I don't doubt that there are some government policies out there that distort the insurance market. Can one of you guys please provide some specific regulations/laws/policies that result in higher costs for the average consumer in the health insurance market? Please do not say medicare or medicaid, as I am aware that these already drive costs up.

----------


## ctiger2

There are currently Federal Government regulations that prevent insurance companies from competing across state lines. 

Get rid of that and *Insurance* prices come *DOWN*.

The current health insurance system is a fascist monopolistic one.

----------


## oyarde

> There are currently Federal Government regulations that prevent insurance companies from competing across state lines. 
> 
> Get rid of that and *Insurance* prices come *DOWN*.
> 
> The current health insurance system is a fascist monopolistic one.


That is correct . It is criminal in nature , probably 100 companies and maybe a dozen can sell California.

----------


## juleswin

How about laws that require insurance companies to charge the same rate to men and women even though one of the sexes uses healthcare more frequently than the other..

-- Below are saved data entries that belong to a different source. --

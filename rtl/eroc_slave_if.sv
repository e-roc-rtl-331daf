// eroc_slave_if: bus slave interface of the E-RoC manager ("EROC Slave IF").
//
// Masters (CPUs or hardware blocks) reach their E-RAID systems through this
// port. One request is served at a time. The 32-bit request address is
// decoded as follows:
//   bit 31 = 0  data access to a logical SPM:
//               bits 23:16 logical SPM (E-RAID index), bits 15:0 byte
//               offset, which must be word aligned.
//   bit 31 = 1  configuration access: bits 11:8 name the master whose
//               register window is addressed, bits 3:2 the register
//               (MEMADDR, CMD, RESULT, ACLHI). A master may only touch its own
//               window; anything else is refused with SLV_ERR, so no master
//               can change another master's E-RAID configuration.
// Refused requests are answered here, one cycle after acceptance; all others
// are handed to the manager's controller as a decoded command (cmd_valid_o
// pulses once, the fields stay stable until done_i) and answered when the
// controller signals done_i (looked at from the cycle after cmd_valid_o).
//
// Handshake: the request is accepted when req_valid_i and req_ready_o are
// both high; req_ready_o is low while a request is being served or while
// enable_i is low (start-up). The answer is a one-cycle rsp_valid_o pulse
// with rsp_rdata_o and rsp_err_o (1 = SLV_ERR, 0 = CHANNEL_OK).
//
// The per-master protected configuration space follows the E-RoC manager
// description; the address map and handshake are this design's.
module eroc_slave_if
  import eroc_pkg::*;
#(
  parameter int NUM_MASTERS = 8
) (
  input  logic                clk_i,
  input  logic                rst_ni,
  input  logic                enable_i,
  // bus side
  input  logic                req_valid_i,
  output logic                req_ready_o,
  input  logic [MID_W-1:0]    req_mid_i,
  input  logic                req_we_i,
  input  logic [31:0]         req_addr_i,
  input  logic [DATA_W-1:0]   req_wdata_i,
  output logic                rsp_valid_o,
  output logic [DATA_W-1:0]   rsp_rdata_o,
  output logic                rsp_err_o,
  // controller side
  output logic                cmd_valid_o,
  output req_kind_e           cmd_kind_o,
  output logic [MID_W-1:0]    cmd_mid_o,
  output logic [IDX_W-1:0]    cmd_lspm_o,
  output logic [WADDR_W-1:0]  cmd_widx_o,
  output logic [1:0]          cmd_reg_o,
  output logic [DATA_W-1:0]   cmd_wdata_o,
  input  logic                done_i,
  input  logic                done_err_i,
  input  logic [DATA_W-1:0]   done_rdata_i
);

  typedef enum logic [1:0] {S_IDLE, S_ISSUE, S_WAIT, S_REFUSE} state_e;

  state_e state_q;

  req_kind_e kind;
  always_comb begin
    if (32'(req_mid_i) >= NUM_MASTERS) begin
      kind = K_BAD;
    end else if (req_addr_i[31]) begin
      if (req_addr_i[11:8] != req_mid_i) kind = K_BAD;   // another master's window
      else kind = req_we_i ? K_CFG_WR : K_CFG_RD;
    end else begin
      if (req_addr_i[1:0] != 2'b00) kind = K_BAD;        // unaligned
      else kind = req_we_i ? K_DATA_WR : K_DATA_RD;
    end
  end

  always_ff @(posedge clk_i) begin
    if (!rst_ni) begin
      state_q     <= S_IDLE;
      cmd_kind_o  <= K_DATA_RD;
      cmd_mid_o   <= '0;
      cmd_lspm_o  <= '0;
      cmd_widx_o  <= '0;
      cmd_reg_o   <= '0;
      cmd_wdata_o <= '0;
      rsp_valid_o <= 1'b0;
      rsp_rdata_o <= '0;
      rsp_err_o   <= 1'b0;
    end else begin
      rsp_valid_o <= 1'b0;
      case (state_q)
        S_IDLE: if (req_valid_i && req_ready_o) begin
          cmd_kind_o  <= kind;
          cmd_mid_o   <= req_mid_i;
          cmd_lspm_o  <= req_addr_i[23:16];
          cmd_widx_o  <= WADDR_W'(req_addr_i[15:2]);
          cmd_reg_o   <= req_addr_i[3:2];
          cmd_wdata_o <= req_wdata_i;
          state_q     <= (kind == K_BAD) ? S_REFUSE : S_ISSUE;
        end
        S_ISSUE: state_q <= S_WAIT;
        S_WAIT: if (done_i) begin
          rsp_valid_o <= 1'b1;
          rsp_rdata_o <= done_rdata_i;
          rsp_err_o   <= done_err_i;
          state_q     <= S_IDLE;
        end
        S_REFUSE: begin
          rsp_valid_o <= 1'b1;
          rsp_rdata_o <= '0;
          rsp_err_o   <= 1'b1;
          state_q     <= S_IDLE;
        end
        default: state_q <= S_IDLE;
      endcase
    end
  end

  assign req_ready_o = enable_i && state_q == S_IDLE && !rsp_valid_o;
  assign cmd_valid_o = state_q == S_ISSUE;

endmodule
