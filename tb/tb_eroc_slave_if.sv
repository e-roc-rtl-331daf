// tb_eroc_slave_if: random bus requests from 10 master ids (two of them
// beyond the 8 masters) to data and configuration addresses, some into
// other masters' windows or unaligned. The testbench plays the controller:
// it checks each decoded command and answers after a random delay of 1-4
// cycles (done_i is only looked at from the cycle after cmd_valid_o).
// Refused requests must be answered with SLV_ERR without reaching the
// controller; others must return the controller's data and status; nothing
// is accepted before enable or while a request is in service.
module tb_eroc_slave_if;
  import eroc_pkg::*;
  logic clk = 1'b0, rst_n = 1'b0;
  always #5 clk = ~clk;
  logic en = 1'b0, rv = 1'b0, rr, we = 1'b0, sv, serr;
  logic [3:0] mid = '0;
  logic [31:0] addr = '0, wd = '0, srd;
  logic cv;
  req_kind_e ck;
  logic [3:0] cmid;
  logic [7:0] clspm;
  logic [15:0] cwidx;
  logic [1:0] creg;
  logic [31:0] cwd;
  logic dn = 1'b0, derr = 1'b0;
  logic [31:0] drd = '0;
  int checks = 0, failures = 0, ncmd = 0, n_refused = 0;

  eroc_slave_if #(.NUM_MASTERS(8)) dut (
    .clk_i(clk), .rst_ni(rst_n), .enable_i(en),
    .req_valid_i(rv), .req_ready_o(rr), .req_mid_i(mid), .req_we_i(we), .req_addr_i(addr), .req_wdata_i(wd),
    .rsp_valid_o(sv), .rsp_rdata_o(srd), .rsp_err_o(serr),
    .cmd_valid_o(cv), .cmd_kind_o(ck), .cmd_mid_o(cmid), .cmd_lspm_o(clspm), .cmd_widx_o(cwidx),
    .cmd_reg_o(creg), .cmd_wdata_o(cwd), .done_i(dn), .done_err_i(derr), .done_rdata_i(drd));

  task automatic check(input bit c, input string s);
    checks++; if (!c) begin failures++; $display("FAIL: %s", s); end
  endtask

  initial begin
    repeat (2) @(posedge clk);
    rst_n = 1'b1;
    @(negedge clk);
    rv = 1'b1;
    repeat (3) begin @(negedge clk); check(!rr, "not ready before enable"); end
    rv = 1'b0;
    en = 1'b1;
    for (int it = 0; it < 600; it++) begin
      bit cfg, refuse;
      int win, cyc;
      req_kind_e ek;
      logic [31:0] e_rd;
      bit e_err;
      @(negedge clk);
      mid = 4'($urandom_range(0, 9));
      we = $urandom_range(0, 1);
      wd = $urandom;
      cfg = $urandom_range(0, 1);
      if (cfg) begin
        win = ($urandom_range(0, 3) == 0) ? $urandom_range(0, 15) : int'(mid);
        addr = 32'h8000_0000 | (32'(win) << 8) | (32'($urandom_range(0, 3)) << 2);
        refuse = win != int'(mid);
        ek = we ? K_CFG_WR : K_CFG_RD;
      end else begin
        addr = {8'h00, 8'($urandom_range(0, 20)), 16'($urandom)};
        if ($urandom_range(0, 1)) addr[1:0] = 2'b00;
        refuse = addr[1:0] != 0;
        ek = we ? K_DATA_WR : K_DATA_RD;
      end
      if (mid >= 8) refuse = 1;
      rv = 1'b1;
      while (!rr) @(negedge clk);
      @(negedge clk);
      rv = 1'b0;
      check(!rr, "busy after accept");
      cyc = 0;
      e_rd = 0; e_err = 1;
      while (!sv && cyc < 100) begin
        dn = 0;
        if (cv) begin
          ncmd++;
          check(!refuse, "refused request reached the controller");
          check(ck == ek && cmid == mid && cwd == wd, "decoded kind, master, data");
          if (!cfg) check(clspm == addr[23:16] && cwidx == 16'(addr[15:2]), "lspm and word index");
          else      check(creg == addr[3:2], "register");
          repeat ($urandom_range(1, 4)) begin @(negedge clk); check(!cv, "one cmd_valid pulse"); end
          dn = 1; derr = $urandom_range(0, 1); drd = $urandom;
          e_rd = drd; e_err = derr;
        end
        @(negedge clk);
        cyc++;
      end
      dn = 0;
      check(sv, "response given");
      check(serr == e_err && srd == e_rd, "response data and status");
      if (refuse) begin
        n_refused++;
        check(cyc == 1, "refusal answered one cycle after acceptance");
      end
    end
    check(ncmd > 100 && n_refused > 100, "both paths exercised");
    $display("TB_RESULT checks=%0d failures=%0d", checks, failures);
    $finish;
  end
  initial begin
    repeat (100000) @(posedge clk);
    failures++; $display("TB_RESULT checks=%0d failures=%0d", checks, failures); $finish;
  end
endmodule
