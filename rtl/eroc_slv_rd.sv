// eroc_slv_rd: the read side of the manager's DSPAM access ("ERAID SLV RD").
//
// One E-RAID read touches up to three physical words: copy x, copy y and
// the parity word. This unit takes the set (mask_i selects which of the three
// are wanted, pa_i gives DSPAM number and word address of each) and issues
// the reads. Reads to different DSPAMs go out in the same cycle; reads that
// share a DSPAM (the allocator may put two copies in one DSPAM when DSPAMs
// run short) are issued one per cycle, lowest copy first. With DSPAM_BUS
// set, the DSPAMs are taken to hang on one shared DSPAM bus, so every read
// is issued alone, one per cycle, lowest copy first.
//
// Timing: start_i is sampled at a clock edge; the first reads are driven in
// the following cycle; each DSPAM answers one cycle after its request;
// done_o is high for one cycle after the last word was captured, with the
// words on data_o (they stay there until the next start). With all copies
// in different DSPAMs start_i to done_o is 3 cycles; each read that has to
// wait for another adds one cycle. start_i may be
// raised while the unit is idle or in its done_o cycle; words already
// captured in data_o are kept for copies not read again.
//
// Only the name of this unit is given by the E-RoC architecture; the
// serialisation rule and the timing are this design's. DSPAM_BUS stands
// for the platform with a dedicated DSPAM bus, point-to-point (0) for the
// stand-alone manager.
module eroc_slv_rd
  import eroc_pkg::*;
#(
  parameter int NUM_DSPAM = 8,
  parameter bit DSPAM_BUS = 1'b0   // 1: all DSPAMs share one bus, one access per cycle
) (
  input  logic                              clk_i,
  input  logic                              rst_ni,
  input  logic                              start_i,
  input  logic [NCOPY-1:0]                  mask_i,
  input  phys_addr_t [NCOPY-1:0]            pa_i,
  output logic                              busy_o,
  output logic                              done_o,
  output logic [NCOPY-1:0][DATA_W-1:0]      data_o,
  output dspam_req_t [NUM_DSPAM-1:0]        rd_req_o,
  input  logic [NUM_DSPAM-1:0][DATA_W-1:0]  rd_rdata_i
);

  logic                          active_q;
  logic [NCOPY-1:0]              pending_q, inflight_q, issue;
  phys_addr_t [NCOPY-1:0]        pa_q;

  // pick the copies that can go out this cycle: one per DSPAM
  always_comb begin
    issue = '0;
    for (int c = 0; c < NCOPY; c++) begin
      logic clash;
      clash = 1'b0;
      for (int p = 0; p < c; p++)
        if (issue[p] && (DSPAM_BUS || pa_q[p].dsp == pa_q[c].dsp)) clash = 1'b1;
      issue[c] = pending_q[c] && !clash;
    end
  end

  always_comb begin
    for (int d = 0; d < NUM_DSPAM; d++) rd_req_o[d] = '0;
    for (int c = 0; c < NCOPY; c++) begin
      if (issue[c]) begin
        rd_req_o[pa_q[c].dsp].req  = 1'b1;
        rd_req_o[pa_q[c].dsp].we   = 1'b0;
        rd_req_o[pa_q[c].dsp].addr = pa_q[c].addr;
      end
    end
  end

  always_ff @(posedge clk_i) begin
    if (!rst_ni) begin
      active_q   <= 1'b0;
      pending_q  <= '0;
      inflight_q <= '0;
      pa_q       <= '0;
      data_o     <= '0;
    end else if (start_i) begin
      active_q   <= 1'b1;
      pending_q  <= mask_i;
      inflight_q <= '0;
      pa_q       <= pa_i;
    end else begin
      pending_q  <= pending_q & ~issue;
      inflight_q <= issue;
      for (int c = 0; c < NCOPY; c++)
        if (inflight_q[c]) data_o[c] <= rd_rdata_i[pa_q[c].dsp];
      if (done_o) active_q <= 1'b0;
    end
  end

  assign done_o = active_q && pending_q == '0 && inflight_q == '0;
  assign busy_o = active_q;

  // a start while reads are in progress would drop them
  assert property (@(posedge clk_i) disable iff (!rst_ni) start_i |-> !active_q || done_o);

endmodule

Also the many requirement that forces everyone to carry coverage like fertility treatment for people who do not need it

Restricting the sale of insurance across state line as they explain to prevent a race to the bottom(read bottom price) with insurance

----------


## Boshembechle

Anything else besides the illegality of selling across state lines?

----------


## fisharmor

> How about laws that require insurance companies to charge the same rate to men and women even though one of the sexes uses healthcare more frequently than the other..
> 
> Also the many requirement that forces everyone to carry coverage like fertility treatment for people who do not need it


My policy covers me for mammograms and pap smears.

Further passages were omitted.